Segment Open

# L-bus: a quiet slow-controls backplane

Slow controls for sensitive analog electronics used to run a separate wire from a VME I/O card
to the analog crate for every bit and every control voltage. Those long cable bundles pick up
noise and make ground loops. The L-bus replaces them with a small bus inside each eurocrate. One
bus controller per crate talks to the host computer over a single link. It reaches the boards in
two ways:

* a **digital bus** on P2: a slow, deliberately soft-edged, memory-mapped 16-bit bus with
  multiplexed address and data;
* an **analog bus** on P1: 16 readback lines, which the controller samples with its own ADC,
  and 8 control-voltage lines, which it drives from its own DACs.

Each readback line is shared by the channels of one board. A 4-bit analog address (AA0-AA3) on
the backplane tells every board which of its 16 channels to put on its line. The controller scans
16 lines x 16 addresses = 256 channels, each at 16 Hz, locked to GPS time.

This repository holds synthesizable SystemVerilog for the digital part of one crate: the
controller, the backplane wiring, the example user board interface and the adapter that puts
older eurocards on the bus, with a self-checking
testbench for every module. The crate's supply monitor is included as a behavioural model.

## The crate at a glance

```
   host link (outside)                          analog backplane (P1)
          |                                AA0-3   readback lines  control lines
   +------+---------------------- lbus_controller ----------------------------+
   | processor register bus (8 bit)                                           |
   |   lbus_ctrl_decode -> lbus_addr_latch, lbus_data_latch, lbus_bus_logic   |
   |                      lbus_dac_regs (8 x 16-bit codes)                    |
   |   lbus_clock (2^24 Hz timebase) -> lbus_aa_counter, lbus_adc_seq         |
   +---------------------------------+----------------------------------------+
                                     | AD0-15, ADDR, WR, CLK, RESET / ACK, ERR
                              lbus_backplane (digital bus, P2)
                                     |
   lbus_user_board x (NUM_BOARDS - NUM_ADAPTERS), lbus_migration_adapter x NUM_ADAPTERS
          (NUM_BOARDS = 20 for a full-width crate of 21 slots; NUM_ADAPTERS = 1)
```

`lbus_top` is this crate. Some parts stay outside the RTL, and the top brings their
signals out as ports:

* the processor that runs the host link (USB or ethernet), on `up_*`;
* the readback MUX and ADC, on `mux_sel`, `adc_convert`, `adc_drdy` and `adc_data`;
* the control DACs, on `dac_code` and `dac_load`;
* each board's own converters, on `hires_code` and `lores_code`;
* each board's binary I/O, on `bin_in` and `bin_out`;
* the outputs of each migration adapter, on `mig_bo` and `mig_dac` (its inputs are `bin_in` of
  its slot);
* the supply rails, as real voltages on `v_*`, watched by `lbus_power_monitor`.

## The digital bus cycle

This is the core of the design. All strobes are low-active and idle high. `lbus_bus_logic`
runs one cycle per `start`, on the controller clock of 2^24 Hz (59.6 ns). Each minimum time is
a parameter in ns and is rounded up to whole clock cycles:

| interval | meaning | minimum | cycles (ns) |
|---|---|---|---|
| t_ADDR | ADDR low, address on AD | 200 ns | 4 (238) |
| t_AH | address held after ADDR rises | 50 ns | 1 (60) |
| t_DS | write data and WR low before CLK falls | 50 ns | 1 (60) |
| t_WR / t_RD | CLK low | 200 ns | 4 (238) |
| t_DH | data and WR held after CLK rises | 50 ns | 1 (60) |
| t_CD | CLK falls after ADDR rises (read) | 50 ns | 1 turn-around cycle with AD released |
| t_CA | next ADDR after CLK rises | 50 ns | 1 (60) |

A **write** goes ADDR, address hold, data setup, CLK low, data hold, gap. It is busy for 12
cycles. A **read** goes ADDR, address hold, bus release, CLK low, gap. It is busy for 11 cycles.
During CLK low the selected board drives AD. The controller samples AD and ACK in the last
cycle of CLK low. One bus access takes about 0.7 us, so the bus moves about 2.8 MB/s. The
requirement was more than 10 kB/s; the bus is slow on purpose, for low noise.

**ACK never adds wait states.** Every board must finish within the fixed times. ACK only tells
the controller that some board recognised the address. The status bit `ack_ok` reports it, and
this is how the host learns whether an access succeeded. An empty address reads as all ones,
because the bus has pull-ups.

**ERR** is an open-collector line. A board pulls it low after power-up, so that the host reloads
that board. The controller synchronises ERR and latches it. The host clears the latch with a
register write, after it has reloaded the boards. A clear has no effect while a board still
holds ERR low.

**RESET** is driven low while the crate's reset button is pressed, or while the host sets the
reset bit. **Stand-by** refuses new cycles, so the bus stays completely still. A refused cycle
ends at once with `ack_ok` low. Stand-by stops only the digital bus. The analog scan keeps
running.

## The user board interface

`lbus_user_board` follows the example board built from TTL/HCT parts. It has **no clock**.
Every register in it is clocked by an edge of a bus strobe, as the chips are:

1. **Address latch.** The rising edge of ADDR latches AD0-15 (a '574 octal flip-flop).
2. **Board select.** A15..A8 of the latched address are compared with an 8-bit switch (a '520
   comparator). A board that needs more than 256 bytes compares fewer bits (`SEL_BITS`).
3. **Strobes.** `sel` and CLK low give ACK. With WR high they form the read strobe, which also
   turns the AD transceivers toward the bus. With WR low they form the write strobe.
4. **Region decode.** A5..A3 choose one of eight 8-byte regions (two '138 decoders, one gated
   by the read strobe and one by the write strobe):

| offset | region | access |
|---|---|---|
| 0x00 | binary output latch, 16 bits (`bin_out`) | write, read back |
| 0x08 | binary inputs, 16 bits (`bin_in`) | read |
| 0x10 | 16-bit DAC latch (`hires_code`) | write, read back |
| 0x18, 0x1A, 0x1C, 0x1E | quad 12-bit DAC, channel = A2..A1 (`lores_code`) | write, read back (AD11..AD0) |
| 0x20-0x3F | unused | acknowledged, reads ones |

A write register loads on the rising edge of its write strobe. That edge comes when CLK rises,
and AD and WR are still held then (t_DH). While `pwr_up` is high, the board pulls ERR low and
clears its latches. `pwr_up` stands for the board's power-up RC circuit. Each board's readback
multiplexer is analog, so it is not in the RTL. It decodes `aa` directly.

## Migration adapter

Older eurocards expect their binary and analog I/O on individual connector pins. The migration
adapter sits between such a card and the L-bus and gives it, through the digital bus, up to 32
binary outputs, 16 binary inputs and up to 8 DACs. Its 16-channel readback multiplexer is analog
and follows AA directly, so it is not in the RTL. `lbus_migration_adapter` has the same
strobe-clocked bus interface as the user board: address latch, switch compare on A15..A8, ACK,
and ERR on power-up. Its register layout is:

| offset | register | access |
|---|---|---|
| 0x00 | binary outputs BO15..BO0 | write, read back |
| 0x02 | binary outputs BO31..BO16 (if `NUM_BO` > 16) | write, read back |
| 0x08 | binary inputs BI15..BI0 | read |
| 0x10 + 2n | DAC n, 16-bit code, n = 0..`NUM_DACS`-1 | write, read back |
| anything else | unused | acknowledged, writes ignored, reads ones |

`NUM_BO` (16 to 32) and `NUM_DACS` (0 to 8) size the card. In `lbus_top` the last
`NUM_ADAPTERS` slots hold adapters. Their `bin_out`, `hires_code` and `lores_code` are zero.

## Supply monitor

The crate post-regulates its own supplies, and every rail is checked against a window.
`lbus_power_monitor` is a behavioural model of those window comparators. It takes the rail
voltages as `real` inputs, in volts, and is not meant for synthesis. Negative rails are compared
by magnitude:

| rails | window |
|---|---|
| +5 V digital, +5 V and -5 V analog | 4.75 to 5.25 V |
| +15 V, -15 V | 14.25 to 15.75 V |
| +10 V, -10 V (central supply input) | 9 to 12 V |
| +24 V, -24 V (raw) | 22 to 28 V |

`fail_mask` shows which rails are out, and any failure pulls the ERR line. The controller
latches it exactly like a board's request, so a supply fault reaches the host as a latched
`err` status bit. The model has no hysteresis or delay.

## Analog readback scan and timebase

The controller clock is a 2^24 Hz oscillator locked to the timing fiber, so a 24-bit counter in
`lbus_clock` wraps exactly once a second. A decoded 1 pps pulse restarts the counter. Its fields
give:

* `sample_tick` every 4096 cycles, so 4096 samples/s;
* `aa_tick` every 16 samples (256 Hz);
* `frame_tick` every 256 samples (16 Hz);
* the processor heartbeat `irq`, once per sample.

At every sample tick, `lbus_adc_seq` starts a conversion of the line the MUX has been sitting on
for the past sample period. It records that line and the current AA as the sample's tag, then
steps the MUX. The MUX line therefore changes fastest. AA (`lbus_aa_counter`) changes once per
16 samples and runs through all 16 values in 1/16 s. This gives each board's multiplexer 16
sample periods to settle. A finished conversion (`adc_drdy`) is latched with its tag. Reading
the sample's high byte clears its `valid` flag.

## Processor register map

The host-side processor reaches the controller through 8-bit registers (`lbus_pkg::up_reg_e`).
`up_wr` writes at the clock edge, and `up_rdata` follows `up_adr` combinationally.

| addr | register |
|---|---|
| 0x00/0x01 | bus address, low/high byte (bit 0 is always 0: the bus word is 16 bits) |
| 0x02/0x03 | bus data, low/high byte (write data, or the datum captured by a read) |
| 0x04 | write: bit0 start, bit1 1=write, 0=read. Read: status {adc_valid[5], reset[4], standby[3], err[2], ack_ok[1], busy[0]} |
| 0x05 | bit0 stand-by, bit1 master reset; writing bit2 = 1 clears the ERR latch |
| 0x06/0x07 | last ADC sample, low/high byte (reading 0x07 clears adc_valid) |
| 0x08 | tag of the last sample: {AA[3:0], line[3:0]} |
| 0x09 | {frame in second[3:0], current AA[3:0]} |
| 0x10-0x1F | control DAC n: low byte at 0x10+2n (staged), high byte at 0x11+2n (loads the channel, pulses `dac_load[n]`) |

A bus access: write the address, and for a write also the data. Then write 0x04 with 1 (read)
or 3 (write). Poll 0x04 until `busy` clears, check `ack_ok`, and after a read fetch the data
from 0x02/0x03.

## How far it follows the L-bus proposal

These parts follow the proposal:

* the bus signals and bus timing;
* the ACK rule, the latched ERR line, RESET and stand-by;
* the 16-bit address with the board number in the top byte;
* the user board's chain of address latch, comparator, decoders and strobes, and its DAC
  on region 3;
* the migration adapter's channel counts (16-32 outputs, 16 inputs, up to 8 DACs);
* 16 readback lines, 4-bit AA, 256 channels at 16 Hz, 4096 Hz ADC;
* 8 control lines with 16-bit DACs;
* the 2^24 Hz clock with 1 pps;
* the supply windows and their report on ERR;
* 21 slots.

This design's own choices are:

* the processor register map and the byte order of the DAC writes;
* the cycle-based sequencer, with ACK and data sampled in the last CLK-low cycle;
* a turn-around cycle before CLK falls on a read;
* the ADC handshake and its 16-bit width;
* the scan order (MUX line fastest, AA slow), chosen so that a full AA cycle takes 1/16 s;
* an IRQ per sample;
* pull-ups on AD, so an undriven bus reads all ones;
* board latches that capture on the strobe's trailing edge instead of being transparent;
* `pwr_up` as the board's power-up input;
* which rails the supply monitor watches, and its lack of hysteresis;
* the adapter's register layout, its 16-bit DACs, and one adapter in the last slot.

The proposal lists board base addresses from 0x0400 but also reserves 0x0000-0x3FFF for the
crate controller. The boards here decode whatever their switch holds. The tests use 0x40 and up.

Not modelled: the host link and its protocol, the 1 pps decoding, the regulators and all other
analog circuitry.

## Simulating

All modules are in `rtl/`, one per file. `lbus_pkg.sv` must be compiled first. Every testbench
in `tb/` checks itself and ends with a line `TB_RESULT checks=N failures=M`. For example, the
full crate at default parameters:

```
verilator --binary --timing --assert -Wno-fatal --top-module tb_lbus_top \
    rtl/lbus_pkg.sv $(ls rtl/*.sv | grep -v lbus_pkg) tb/tb_lbus_top.sv -o sim
./obj_dir/sim
```

`tb_lbus_top` runs 19 boards and one adapter at 2^24 Hz for about 1.1 million cycles, a few
seconds. It loads and reads back every board and the adapter, follows a complete 256-channel
frame, and checks its 16 Hz period. It also power-cycles one board and reloads it after ERR. It
lets +15 V sag, tries an empty slot, stand-by, the reset button and the 1 pps restart, and it
counts that each of these mechanisms happened.
`tb_lbus_workloads` fills a crate with migration adapters and loads the existing boards of four
auxiliary crates from a survey of installed slow-control hardware (PSL, IOO, LSC, ASC), driving
every binary and analog output each board has. The first three fit. In ASC, each of the seven
wavefront-sensor demodulators has 13 analog outputs against an adapter's 8 DACs, so 35 outputs
have no DAC; the crate's 8 control lines cannot cover them either. A fifth survey crate (SUS) has
44 eurocards and needs at least three crates, so it is not simulated.
`tb_lbus_bus_logic` measures every bus interval in ns against the minimum times above.
`tb_lbus_user_board` drives the board from a behavioural bus master with nanosecond delays.
`tb_lbus_clock` and `tb_lbus_controller` shorten the sample period through `CLK_HZ`.

The simulator used is two-state, so every register that is read is reset. The boards are reset
through `pwr_up`, which must rise once.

Segment Closed

### [What this task involves]
Retype, exactly and only, the lines running from the one with "seconds. It loads" through the final line of the listing above.

### [Solution to this problem]
seconds. It loads and reads back every board and the adapter, follows a complete 256-channel
frame, and checks its 16 Hz period. It also power-cycles one board and reloads it after ERR. It
lets +15 V sag, tries an empty slot, stand-by, the reset button and the 1 pps restart, and it
counts that each of these mechanisms happened.
`tb_lbus_workloads` fills a crate with migration adapters and loads the existing boards of four
auxiliary crates from a survey of installed slow-control hardware (PSL, IOO, LSC, ASC), driving
every binary and analog output each board has. The first three fit. In ASC, each of the seven
wavefront-sensor demodulators has 13 analog outputs against an adapter's 8 DACs, so 35 outputs
have no DAC; the crate's 8 control lines cannot cover them either. A fifth survey crate (SUS) has
44 eurocards and needs at least three crates, so it is not simulated.
`tb_lbus_bus_logic` measures every bus interval in ns against the minimum times above.
`tb_lbus_user_board` drives the board from a behavioural bus master with nanosecond delays.
`tb_lbus_clock` and `tb_lbus_controller` shorten the sample period through `CLK_HZ`.

The simulator used is two-state, so every register that is read is reset. The boards are reset
through `pwr_up`, which must rise once.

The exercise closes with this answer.